What you will do: Please transcribe the data that follows exactly, from its first line through the line that contains "(linear, ring, mesh".

*****

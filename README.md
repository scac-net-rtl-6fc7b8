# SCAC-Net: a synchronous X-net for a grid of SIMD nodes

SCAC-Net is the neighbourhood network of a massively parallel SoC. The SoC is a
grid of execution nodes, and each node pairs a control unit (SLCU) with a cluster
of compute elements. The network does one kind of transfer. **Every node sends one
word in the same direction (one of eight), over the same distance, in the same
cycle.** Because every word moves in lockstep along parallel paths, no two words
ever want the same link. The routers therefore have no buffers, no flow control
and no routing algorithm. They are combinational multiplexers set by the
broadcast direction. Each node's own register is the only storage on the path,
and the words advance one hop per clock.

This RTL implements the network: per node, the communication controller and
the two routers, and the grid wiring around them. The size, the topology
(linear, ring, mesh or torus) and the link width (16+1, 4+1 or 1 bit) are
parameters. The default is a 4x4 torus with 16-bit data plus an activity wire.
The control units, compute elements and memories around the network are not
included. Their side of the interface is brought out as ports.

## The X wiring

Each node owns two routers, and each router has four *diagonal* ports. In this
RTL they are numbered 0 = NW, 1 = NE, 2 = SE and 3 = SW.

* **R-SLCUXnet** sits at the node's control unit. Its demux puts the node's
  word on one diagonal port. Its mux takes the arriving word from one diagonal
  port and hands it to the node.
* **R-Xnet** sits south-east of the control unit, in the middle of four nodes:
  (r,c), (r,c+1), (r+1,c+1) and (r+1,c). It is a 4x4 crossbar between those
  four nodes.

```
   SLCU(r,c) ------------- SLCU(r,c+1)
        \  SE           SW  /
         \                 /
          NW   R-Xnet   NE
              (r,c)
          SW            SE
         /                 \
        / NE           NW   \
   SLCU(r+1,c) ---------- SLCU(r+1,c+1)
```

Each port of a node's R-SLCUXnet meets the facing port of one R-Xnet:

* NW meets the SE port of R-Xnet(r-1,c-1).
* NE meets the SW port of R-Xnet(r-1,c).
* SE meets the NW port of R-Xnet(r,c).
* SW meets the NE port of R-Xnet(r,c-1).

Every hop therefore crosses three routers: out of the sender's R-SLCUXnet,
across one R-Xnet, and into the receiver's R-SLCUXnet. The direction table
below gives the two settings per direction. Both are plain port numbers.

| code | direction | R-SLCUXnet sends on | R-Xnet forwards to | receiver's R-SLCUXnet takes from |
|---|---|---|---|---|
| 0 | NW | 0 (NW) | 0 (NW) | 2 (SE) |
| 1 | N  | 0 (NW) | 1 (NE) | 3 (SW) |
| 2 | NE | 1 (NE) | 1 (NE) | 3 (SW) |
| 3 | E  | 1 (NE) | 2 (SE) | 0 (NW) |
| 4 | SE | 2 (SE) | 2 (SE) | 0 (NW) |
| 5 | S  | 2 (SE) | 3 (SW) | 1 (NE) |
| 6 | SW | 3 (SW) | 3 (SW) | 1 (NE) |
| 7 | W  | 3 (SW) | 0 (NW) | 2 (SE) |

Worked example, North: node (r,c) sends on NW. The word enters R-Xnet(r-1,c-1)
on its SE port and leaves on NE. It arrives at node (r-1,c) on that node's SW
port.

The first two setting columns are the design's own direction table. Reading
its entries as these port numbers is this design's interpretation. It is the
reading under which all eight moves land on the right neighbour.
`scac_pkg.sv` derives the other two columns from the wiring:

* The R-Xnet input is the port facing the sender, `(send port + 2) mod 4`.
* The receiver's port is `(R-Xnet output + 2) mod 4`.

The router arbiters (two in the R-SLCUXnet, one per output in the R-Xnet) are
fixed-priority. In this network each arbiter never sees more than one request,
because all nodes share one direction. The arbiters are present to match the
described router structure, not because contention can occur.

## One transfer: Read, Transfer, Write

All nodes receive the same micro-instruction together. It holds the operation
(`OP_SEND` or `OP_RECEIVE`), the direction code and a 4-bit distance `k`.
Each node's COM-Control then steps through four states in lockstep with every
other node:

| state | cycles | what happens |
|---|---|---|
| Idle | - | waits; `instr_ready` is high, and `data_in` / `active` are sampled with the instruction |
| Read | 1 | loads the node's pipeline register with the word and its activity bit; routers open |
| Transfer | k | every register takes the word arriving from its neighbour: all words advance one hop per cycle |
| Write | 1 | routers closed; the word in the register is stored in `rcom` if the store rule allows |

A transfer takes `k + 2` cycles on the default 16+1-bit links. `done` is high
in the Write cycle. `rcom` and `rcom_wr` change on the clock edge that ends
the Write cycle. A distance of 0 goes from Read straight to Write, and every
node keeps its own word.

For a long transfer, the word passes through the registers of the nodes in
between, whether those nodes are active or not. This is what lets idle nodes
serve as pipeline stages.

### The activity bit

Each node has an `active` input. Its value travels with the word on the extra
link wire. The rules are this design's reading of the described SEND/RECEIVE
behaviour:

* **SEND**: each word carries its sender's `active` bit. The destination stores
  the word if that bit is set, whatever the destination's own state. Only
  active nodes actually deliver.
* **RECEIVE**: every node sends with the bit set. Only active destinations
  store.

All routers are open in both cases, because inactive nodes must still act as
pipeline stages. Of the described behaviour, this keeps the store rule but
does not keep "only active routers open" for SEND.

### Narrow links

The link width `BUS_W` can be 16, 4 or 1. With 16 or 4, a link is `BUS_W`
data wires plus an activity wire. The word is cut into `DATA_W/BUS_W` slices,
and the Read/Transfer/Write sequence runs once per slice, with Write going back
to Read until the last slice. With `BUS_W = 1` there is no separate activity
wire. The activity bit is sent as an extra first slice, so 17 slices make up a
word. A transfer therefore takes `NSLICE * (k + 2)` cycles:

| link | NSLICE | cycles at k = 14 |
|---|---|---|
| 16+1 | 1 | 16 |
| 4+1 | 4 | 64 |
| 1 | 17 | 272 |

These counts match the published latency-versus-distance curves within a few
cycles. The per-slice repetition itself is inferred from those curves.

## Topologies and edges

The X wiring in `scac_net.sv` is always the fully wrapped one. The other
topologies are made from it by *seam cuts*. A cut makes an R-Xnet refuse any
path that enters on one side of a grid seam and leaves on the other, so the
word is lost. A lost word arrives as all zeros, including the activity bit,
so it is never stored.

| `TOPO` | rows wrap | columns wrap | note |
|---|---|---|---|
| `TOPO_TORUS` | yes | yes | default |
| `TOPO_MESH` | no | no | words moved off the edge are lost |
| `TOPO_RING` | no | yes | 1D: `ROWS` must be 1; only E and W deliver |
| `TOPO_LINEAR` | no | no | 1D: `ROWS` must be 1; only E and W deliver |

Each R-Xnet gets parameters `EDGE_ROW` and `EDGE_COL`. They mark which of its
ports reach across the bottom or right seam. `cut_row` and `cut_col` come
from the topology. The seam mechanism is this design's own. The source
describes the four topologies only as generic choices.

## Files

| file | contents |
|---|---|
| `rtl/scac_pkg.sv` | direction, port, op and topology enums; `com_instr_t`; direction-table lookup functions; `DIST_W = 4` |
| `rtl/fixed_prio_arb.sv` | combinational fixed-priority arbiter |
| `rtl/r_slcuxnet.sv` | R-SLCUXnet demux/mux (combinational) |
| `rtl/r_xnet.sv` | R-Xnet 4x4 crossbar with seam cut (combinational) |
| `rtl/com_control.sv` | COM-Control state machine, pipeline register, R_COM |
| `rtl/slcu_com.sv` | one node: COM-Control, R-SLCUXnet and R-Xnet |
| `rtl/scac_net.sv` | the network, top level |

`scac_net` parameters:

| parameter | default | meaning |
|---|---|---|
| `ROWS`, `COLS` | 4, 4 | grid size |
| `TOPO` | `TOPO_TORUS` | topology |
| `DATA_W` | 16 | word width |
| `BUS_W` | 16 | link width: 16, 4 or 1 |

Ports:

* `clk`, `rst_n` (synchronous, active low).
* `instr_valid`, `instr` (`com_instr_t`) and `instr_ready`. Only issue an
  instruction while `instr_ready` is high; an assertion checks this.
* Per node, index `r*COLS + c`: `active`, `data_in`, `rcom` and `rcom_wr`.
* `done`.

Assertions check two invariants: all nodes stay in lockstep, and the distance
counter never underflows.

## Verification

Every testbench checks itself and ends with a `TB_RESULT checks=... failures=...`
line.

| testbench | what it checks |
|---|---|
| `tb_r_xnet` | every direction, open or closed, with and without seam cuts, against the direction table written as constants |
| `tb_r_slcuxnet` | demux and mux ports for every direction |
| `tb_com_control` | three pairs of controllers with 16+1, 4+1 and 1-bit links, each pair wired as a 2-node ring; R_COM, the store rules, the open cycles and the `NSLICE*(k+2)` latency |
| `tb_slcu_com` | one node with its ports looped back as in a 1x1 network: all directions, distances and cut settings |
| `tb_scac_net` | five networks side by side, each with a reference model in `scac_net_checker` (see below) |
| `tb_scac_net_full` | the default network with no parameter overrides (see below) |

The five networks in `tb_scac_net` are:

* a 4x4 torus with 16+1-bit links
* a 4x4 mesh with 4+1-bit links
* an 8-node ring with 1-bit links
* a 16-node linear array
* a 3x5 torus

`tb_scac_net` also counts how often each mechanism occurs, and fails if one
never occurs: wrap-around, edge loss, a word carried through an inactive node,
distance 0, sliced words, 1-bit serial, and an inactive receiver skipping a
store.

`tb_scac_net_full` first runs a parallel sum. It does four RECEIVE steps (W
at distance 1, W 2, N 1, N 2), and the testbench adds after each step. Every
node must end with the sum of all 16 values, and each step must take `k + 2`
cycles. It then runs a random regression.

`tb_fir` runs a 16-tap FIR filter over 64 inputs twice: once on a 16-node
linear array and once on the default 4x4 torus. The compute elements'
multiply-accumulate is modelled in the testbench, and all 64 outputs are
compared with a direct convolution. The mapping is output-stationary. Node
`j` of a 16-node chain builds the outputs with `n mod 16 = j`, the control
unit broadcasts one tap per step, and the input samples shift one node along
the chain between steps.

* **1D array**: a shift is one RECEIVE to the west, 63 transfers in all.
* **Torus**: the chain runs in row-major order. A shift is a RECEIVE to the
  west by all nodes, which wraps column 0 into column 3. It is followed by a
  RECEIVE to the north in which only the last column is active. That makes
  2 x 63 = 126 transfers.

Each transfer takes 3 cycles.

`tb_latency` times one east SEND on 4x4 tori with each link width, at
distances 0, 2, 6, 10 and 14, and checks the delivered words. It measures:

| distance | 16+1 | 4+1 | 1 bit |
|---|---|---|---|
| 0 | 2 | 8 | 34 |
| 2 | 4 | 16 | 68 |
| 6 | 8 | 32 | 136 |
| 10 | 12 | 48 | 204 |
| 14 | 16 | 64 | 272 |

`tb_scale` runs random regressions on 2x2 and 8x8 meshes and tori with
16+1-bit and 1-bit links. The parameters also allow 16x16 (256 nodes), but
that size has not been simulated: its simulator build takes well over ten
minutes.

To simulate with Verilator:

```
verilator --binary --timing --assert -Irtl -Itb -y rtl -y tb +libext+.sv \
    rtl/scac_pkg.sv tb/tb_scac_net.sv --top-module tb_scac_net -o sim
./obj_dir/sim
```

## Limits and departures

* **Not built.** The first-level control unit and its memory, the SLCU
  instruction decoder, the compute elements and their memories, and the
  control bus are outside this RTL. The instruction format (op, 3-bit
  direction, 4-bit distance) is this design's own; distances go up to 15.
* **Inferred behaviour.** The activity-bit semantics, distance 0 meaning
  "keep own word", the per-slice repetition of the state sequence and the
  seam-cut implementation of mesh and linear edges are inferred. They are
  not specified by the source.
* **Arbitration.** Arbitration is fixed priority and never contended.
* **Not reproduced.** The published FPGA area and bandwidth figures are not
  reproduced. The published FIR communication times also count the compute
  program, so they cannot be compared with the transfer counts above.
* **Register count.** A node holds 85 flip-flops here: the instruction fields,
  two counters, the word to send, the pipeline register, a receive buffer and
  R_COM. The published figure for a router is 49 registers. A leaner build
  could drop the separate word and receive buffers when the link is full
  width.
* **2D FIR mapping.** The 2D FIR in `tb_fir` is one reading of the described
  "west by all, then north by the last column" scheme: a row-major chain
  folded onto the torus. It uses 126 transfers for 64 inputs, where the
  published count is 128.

*****

Output of the task:
filename README.md
repository scac-net-rtl-6fc7b8
# SCAC-Net: a synchronous X-net for a grid of SIMD nodes

SCAC-Net is the neighbourhood network of a massively parallel SoC. The SoC is a
grid of execution nodes, and each node pairs a control unit (SLCU) with a cluster
of compute elements. The network does one kind of transfer. **Every node sends one
word in the same direction (one of eight), over the same distance, in the same
cycle.** Because every word moves in lockstep along parallel paths, no two words
ever want the same link. The routers therefore have no buffers, no flow control
and no routing algorithm. They are combinational multiplexers set by the
broadcast direction. Each node's own register is the only storage on the path,
and the words advance one hop per clock.

This RTL implements the network: per node, the communication controller and
the two routers, and the grid wiring around them. The size, the topology
(linear, ring, mesh or torus) and the link width (16+1, 4+1 or 1 bit) are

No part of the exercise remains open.